Abstract

To study the bond properties between basalt fiber reinforced polymer (BFRP) bars and hybrid fibers which were basalt fiber (BF) and polypropylene fiber (PF) reinforced recycled concrete under freeze-thaw cycles, conducting center pull-out tests to study the effects of three factors on the bond properties: the number of freeze-thaw cycles, the volume fractions of single fiber, and the volume fractions of hybrid fibers. Based on the data obtained from the test, establishing a four-stage bond-slip constitutive relationship model. The results showed that the failure modes were pull-out failure and splitting failure.
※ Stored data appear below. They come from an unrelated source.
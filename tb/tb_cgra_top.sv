// tb_cgra_top: end-to-end self-checking test of the CGRA array (8 x 4 tiles, two MEM columns).
//
// Runs a small blocked-DNN style kernel across a MEM tile and two PE tiles
// of row 0 while every other tile of the array is powered off:
//   1. all unused tiles are switched off through their ps_en_reg (power
//      off), and the pwr_on map is checked;
//   2. the MEM tile at (3,0) is loaded with 32 words from its north edge
//      tracks and then streams them east with valid and block-start bits;
//   3. PE (4,0) forwards the stream to PE (5,0) (one cycle per hop) and both
//      ponds capture it with a 2-way multicast (block factor 4): PE (4,0)
//      keeps blocks 0, 2, 4, 6, PE (5,0) blocks 1, 3, 5, 7;
//   4. both ponds run a read-modify-write pass: update0 reads every word,
//      the ALU adds a bias taken from the north edge, the accumulation path
//      writes the sum back (acc delay 0);
//   5. a write-back streams the 16 results of each pond out of the north
//      edge; a 3-cycle fabric stall is inserted during the stream; the
//      first word leaves exactly two cycles after the write-back start;
//   6. read-back isolation: a switched register of an off tile reads 0 while
//      its ps_en_reg reads 1; a configured register of an on tile reads back;
//   7. on-off-on: PE (5,0) is switched off and on again, its configuration
//      is gone after power-up (reads its all-ones reset value), PE (4,0)
//      keeps working.
// Throughout, the working tiles sit next to floating neighbours; the results
// being exact shows the boundary multiplexers isolate them.
// Each mechanism is counted (power off, power on, isolation, multicast, RMW,
// write-back, stall, MEM stream, route hop); a count of zero is a failure.
`timescale 1ns/1ps
module tb_cgra_top;
  import cgra_pkg::*;
  localparam int COLS = 8, ROWS = 4;

  logic clk = 0, rst_n = 0, stall = 0;
  cfg_bus_t cfg;
  logic [31:0] rd;
  word_t [COLS-1:0][NUM_TRACKS-1:0] n_di, n_do, s_di, s_do;
  word_t [ROWS-1:0][NUM_TRACKS-1:0] w_di, w_do, e_di, e_do;
  logic  [COLS-1:0][NUM_TRACKS-1:0] n_bi, n_bo, s_bi, s_bo;
  logic  [ROWS-1:0][NUM_TRACKS-1:0] w_bi, w_bo, e_bi, e_bo;
  logic  [ROWS-1:0][COLS-1:0]       pwr_on;
  int checks = 0, failures = 0;
  int n_off = 0, n_on = 0, n_iso = 0, n_mc = 0, n_rmw = 0, n_wb = 0,
      n_stall = 0, n_mem = 0, n_hop = 0;

  cgra_top #(.COLS(COLS), .ROWS(ROWS)) dut (
    .clk, .rst_n, .stall_i(stall), .cfg_i(cfg), .rd_data_o(rd),
    .io_n_data_i(n_di), .io_n_data_o(n_do), .io_s_data_i(s_di), .io_s_data_o(s_do),
    .io_w_data_i(w_di), .io_w_data_o(w_do), .io_e_data_i(e_di), .io_e_data_o(e_do),
    .io_n_bit_i(n_bi), .io_n_bit_o(n_bo), .io_s_bit_i(s_bi), .io_s_bit_o(s_bo),
    .io_w_bit_i(w_bi), .io_w_bit_o(w_bo), .io_e_bit_i(e_bi), .io_e_bit_o(e_bo),
    .pwr_on_o(pwr_on));

  always #0.667 clk = ~clk;   // 750 MHz

  task automatic check(bit ok, string what);
    checks++;
    if (!ok) begin failures++; $display("FAIL %s at %t", what, $realtime); end
  endtask

  initial begin : watchdog
    #5000000; $display("TB_RESULT checks=%0d failures=%0d", checks, failures + 1);
    $display("watchdog timeout"); $finish;
  end

  function automatic logic [15:0] tid(int x, int y);
    return {8'(x), 8'(y)};
  endfunction

  task automatic cfg_write(logic [15:0] id, int r, logic [31:0] d);
    @(negedge clk);
    cfg = '{addr: {8'h00, 8'(r), id}, data: d, write: 1'b1, read: 1'b0};
    @(negedge clk);
    cfg = '0;
  endtask

  task automatic cfg_read(logic [15:0] id, int r, output logic [31:0] d);
    @(negedge clk);
    cfg = '{addr: {8'h00, 8'(r), id}, data: '0, write: 1'b0, read: 1'b1};
    #0.1 d = rd;
    @(negedge clk);
    cfg = '0;
  endtask

  task automatic write_tile(logic [15:0] id, tile_cfg_t tc);
    logic [NUM_CFG_WORDS*32-1:0] flat;
    flat = '0;
    flat[$bits(tile_cfg_t)-1:0] = tc;
    for (int i = 0; i < NUM_CFG_WORDS; i++) cfg_write(id, i + 1, flat[i*32 +: 32]);
  endtask

  // MEM tile (3,0): write port from north tracks, stream out east.
  function automatic tile_cfg_t mem_cfg();
    tile_cfg_t tc;
    mem_cfg_t  mc;
    tc = '0; mc = '0;
    tc.route.cb16[0] = cb_sel_t'(SIDE_N * NUM_TRACKS + 0);   // write data
    tc.route.cb1[0]  = cb_sel_t'(SIDE_N * NUM_TRACKS + 0);   // write valid
    tc.route.cb1[1]  = cb_sel_t'(SIDE_N * NUM_TRACKS + 1);   // write start
    tc.route.cb1[2]  = cb_sel_t'(SIDE_N * NUM_TRACKS + 2);   // read start
    tc.route.sb16[SIDE_E][0] = sb_sel_t'(3);                 // read data
    tc.route.sb1[SIDE_E][0]  = sb_sel_t'(3);                 // read valid
    tc.route.sb1[SIDE_E][1]  = sb_sel_t'(4);                 // block start
    mc.rd_range  = '{11'd1, 11'd1, 11'd32};
    mc.rd_stride = '{11'd0, 11'd0, 11'd1};
    mc.start_level = 2'd3;
    tc.core[$bits(mem_cfg_t)-1:0] = mc;
    return tc;
  endfunction

  // PE (x,0): pond loads its multicast share from the west, RMW with a bias
  // from north track 1, write-back out of north track 0.
  function automatic tile_cfg_t pe_cfg(int index, bit forward);
    tile_cfg_t tc;
    pond_cfg_t pc;
    tc = '0; pc = '0;
    tc.route.cb16[0] = cb_sel_t'(20);                        // pond port 0
    tc.route.cb16[1] = cb_sel_t'(SIDE_N * NUM_TRACKS + 1);   // bias
    tc.route.cb16[2] = cb_sel_t'(22);                        // zero
    tc.route.cb16[3] = cb_sel_t'(SIDE_W * NUM_TRACKS + 0);   // pond write data
    tc.route.cb1[3]  = cb_sel_t'(SIDE_W * NUM_TRACKS + 1);   // init0 start
    tc.route.cb1[4]  = cb_sel_t'(SIDE_W * NUM_TRACKS + 0);   // init0 valid
    for (int k = 0; k < 3; k++) tc.route.cb1[k] = cb_sel_t'(20);
    tc.route.cb1[5]  = cb_sel_t'(20);
    tc.route.cb1[6]  = cb_sel_t'(20);
    tc.route.cb1[7]  = cb_sel_t'(SIDE_N * NUM_TRACKS + 3);   // wb start
    tc.route.cb1[8]  = cb_sel_t'(SIDE_N * NUM_TRACKS + 2);   // update0 start
    tc.route.cb1[9]  = cb_sel_t'(20);
    tc.route.sb16[SIDE_N][0] = sb_sel_t'(5);                 // pond port 1
    tc.route.sb1[SIDE_N][0]  = sb_sel_t'(5);                 // its valid
    if (forward) begin                                       // west -> east
      tc.route.sb16[SIDE_E][0] = sb_sel_t'(1);
      tc.route.sb1[SIDE_E][0]  = sb_sel_t'(1);
      tc.route.sb1[SIDE_E][1]  = sb_sel_t'(1);
    end
    pc.init0  = '{offset: '0, index: 9'(index), block_factor: 5'd4, cyclic_factor: 9'd2};
    pc.update0 = '{range: '{5'd2, 5'd8}, offset: '0, stride: '{5'd8, 5'd1}, cycle_stride: 8'd1};
    pc.update_acc_en    = 1'b1;
    pc.update_acc_delay = 3'd0;
    pc.wb = '{range: 5'd16, offset: '0, index: '0, block_factor: '0, cyclic_factor: 9'd1};
    tc.core[$bits(pe_cfg_t)-1:0] = OP_ADD;
    tc.core[$bits(pe_cfg_t) +: $bits(pond_cfg_t)] = pc;
    return tc;
  endfunction

  `define POND(X) dut.g_col[X].g_row[0].u_tile.g_pe.u_pond

  initial begin
    word_t stream [32];
    word_t bias [2];
    word_t got [2][$];
    logic [31:0] d;
    int cyc;
    bit used;
    cfg = '0;
    n_di = '0; s_di = '0; w_di = '0; e_di = '0;
    n_bi = '0; s_bi = '0; w_bi = '0; e_bi = '0;
    #5 rst_n = 1;
    #20;
    check(&pwr_on, "reset test: every tile on after reset");
    // --------------------------------------------------- 1. power off
    for (int x = 0; x < COLS; x++)
      for (int y = 0; y < ROWS; y++) begin
        used = (y == 0) && (x >= 3 && x <= 5);
        if (!used) begin cfg_write(tid(x, y), 0, 32'h1); n_off++; end
      end
    #20;
    for (int x = 0; x < COLS; x++)
      for (int y = 0; y < ROWS; y++) begin
        used = (y == 0) && (x >= 3 && x <= 5);
        check(pwr_on[y][x] == used, $sformatf("pwr_on map (%0d,%0d)", x, y));
      end
    // ------------------------------------------------ configuration
    write_tile(tid(3, 0), mem_cfg());
    write_tile(tid(4, 0), pe_cfg(0, 1'b1));
    write_tile(tid(5, 0), pe_cfg(1, 1'b0));
    // --------------------------------------------- 2. MEM tile load
    @(negedge clk);
    for (int k = 0; k < 32; k++) begin
      stream[k] = word_t'($urandom);
      n_di[3][0] = stream[k];
      n_bi[3][0] = 1'b1;
      n_bi[3][1] = (k == 0);
      @(negedge clk);
    end
    n_bi[3] = '0;
    // ---------------------------------- 3. stream + multicast capture
    n_bi[3][2] = 1'b1;
    @(negedge clk);
    n_bi[3][2] = 1'b0;
    for (int c = 0; c < 45; c++) begin
      if (dut.g_col[3].g_row[0].u_tile.g_mem.rvalid) n_mem++;
      if (`POND(4).init0_we) n_mc++;
      if (`POND(5).init0_we) n_mc++;
      if (dut.t_bin[0][5][SIDE_W][0]) n_hop++;
      @(negedge clk);
    end
    check(n_mem == 32, $sformatf("MEM streamed %0d of 32 words", n_mem));
    check(n_mc == 32, $sformatf("multicast captured %0d of 32 words", n_mc));
    // -------------------------------------------------------- 4. RMW
    bias[0] = word_t'($urandom); bias[1] = word_t'($urandom);
    n_di[4][1] = bias[0]; n_di[5][1] = bias[1];
    n_bi[4][2] = 1'b1; n_bi[5][2] = 1'b1;
    @(negedge clk);
    n_bi[4][2] = 1'b0; n_bi[5][2] = 1'b0;
    for (int c = 0; c < 20; c++) begin
      if (`POND(4).acc_we) n_rmw++;
      if (`POND(5).acc_we) n_rmw++;
      @(negedge clk);
    end
    check(n_rmw == 32, $sformatf("RMW writes %0d of 32", n_rmw));
    // --------------------------------------------- 5. write-back + stall
    n_bi[4][3] = 1'b1; n_bi[5][3] = 1'b1;
    @(negedge clk);
    n_bi[4][3] = 1'b0; n_bi[5][3] = 1'b0;
    check(!n_bo[4][0], "write-back not out after one cycle");
    @(negedge clk);
    check(n_bo[4][0] && n_bo[5][0], "write-back first word two cycles after start");
    for (int c = 0; c < 30; c++) begin
      for (int p = 0; p < 2; p++) if (n_bo[4 + p][0]) begin got[p].push_back(n_do[4 + p][0]); n_wb++; end
      if (c == 6) begin
        // stall: the output register holds, nothing new is produced
        stall = 1;
        repeat (3) begin @(negedge clk); n_stall++; end
        stall = 0;
      end
      @(negedge clk);
    end
    for (int p = 0; p < 2; p++) begin
      check(got[p].size() == 16, $sformatf("pond %0d wrote back %0d of 16", p, got[p].size()));
      for (int i = 0; i < 16 && i < got[p].size(); i++) begin
        int k;
        k = (i / 4) * 8 + p * 4 + (i % 4);      // multicast block order
        check(got[p][i] == word_t'(stream[k] + bias[p]),
              $sformatf("result pond %0d word %0d: %h exp %h", p, i, got[p][i], stream[k] + bias[p]));
      end
    end
    // ------------------------------------------- 6. read-back isolation
    cfg_read(tid(4, 1), 1, d);
    check(d == 32'h0, "off tile: switched register isolated to 0");
    cfg_read(tid(4, 1), 0, d);
    check(d == 32'h1, "off tile: ps_en_reg reads 1");
    n_iso++;
    begin
      tile_cfg_t tc;
      tc = pe_cfg(1, 1'b0);
      cfg_read(tid(5, 0), 1, d);
      check(d == tc[31:0], "on tile: configuration reads back");
    end
    // ----------------------------------------------------- 7. on-off-on
    cfg_write(tid(5, 0), 0, 32'h1);
    check(!pwr_on[0][5], "PE (5,0) off");
    n_off++;
    cfg_write(tid(5, 0), 0, 32'h0);
    cyc = 0;
    while (!pwr_on[0][5] && cyc < 50) begin @(negedge clk); cyc++; end
    check(pwr_on[0][5] && cyc == 7, $sformatf("PE (5,0) back on after %0d cycles", cyc));
    n_on++;
    cfg_read(tid(5, 0), 1, d);
    check(d == 32'hFFFF_FFFF, "configuration lost after power cycle (all-ones reset value)");
    // PE (4,0) unaffected: write back again
    n_bi[4][3] = 1'b1;
    @(negedge clk);
    n_bi[4][3] = 1'b0;
    @(negedge clk);
    check(n_bo[4][0] && n_do[4][0] == got[0][0], "PE (4,0) still works");
    // power the rest back on
    for (int x = 0; x < COLS; x++) begin
      cfg_write(tid(x, ROWS - 1), 0, 32'h0);
    end
    #30;
    for (int x = 0; x < COLS; x++) check(pwr_on[ROWS-1][x], "bottom row back on");
    n_on++;
    // ------------------------------------------------------------ summary
    $display("off=%0d on=%0d iso=%0d multicast=%0d rmw=%0d wb=%0d stall=%0d mem=%0d hop=%0d",
             n_off, n_on, n_iso, n_mc, n_rmw, n_wb, n_stall, n_mem, n_hop);
    check(n_off > 0, "mechanism: power off");
    check(n_on > 0, "mechanism: power on");
    check(n_iso > 0, "mechanism: isolation");
    check(n_mc > 0, "mechanism: multicast");
    check(n_rmw > 0, "mechanism: RMW");
    check(n_wb > 0, "mechanism: write-back");
    check(n_stall > 0, "mechanism: stall");
    check(n_mem > 0, "mechanism: MEM stream");
    check(n_hop > 0, "mechanism: route hop");
    $display("TB_RESULT checks=%0d failures=%0d", checks, failures);
    $finish;
  end
endmodule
The bond strength decreased when adding the single fiber, with a maximum reduction of 13.18%, but the peak slip increased, with a maximum increase of 69.92%. When the volume fraction of BF was 0.3%, it achieved the optimal effect. The bond strength and peak slip increased when adding hybrid fibers, with maximum increases of 13.47 and 130.08%, respectively. However, excessive fiber content will reduce the increase of bond strength. The bond strength between BFRP bars and hybrid fiber-reinforced recycled aggregate concrete (HFRAC) increased when the number of freeze-thaw cycles increased but decreased when the number of freeze-thaw cycles exceeded 50. The four-stage bond-slip constitutive relationship model fitted well with the bond-slip curves. Compared with other fiber-reinforced recycled concrete specimens, this model fitted better with the curves of HFRAC specimens after freeze-thaw cycles and had the best fitting effect for the internal crack slip stage of the curves.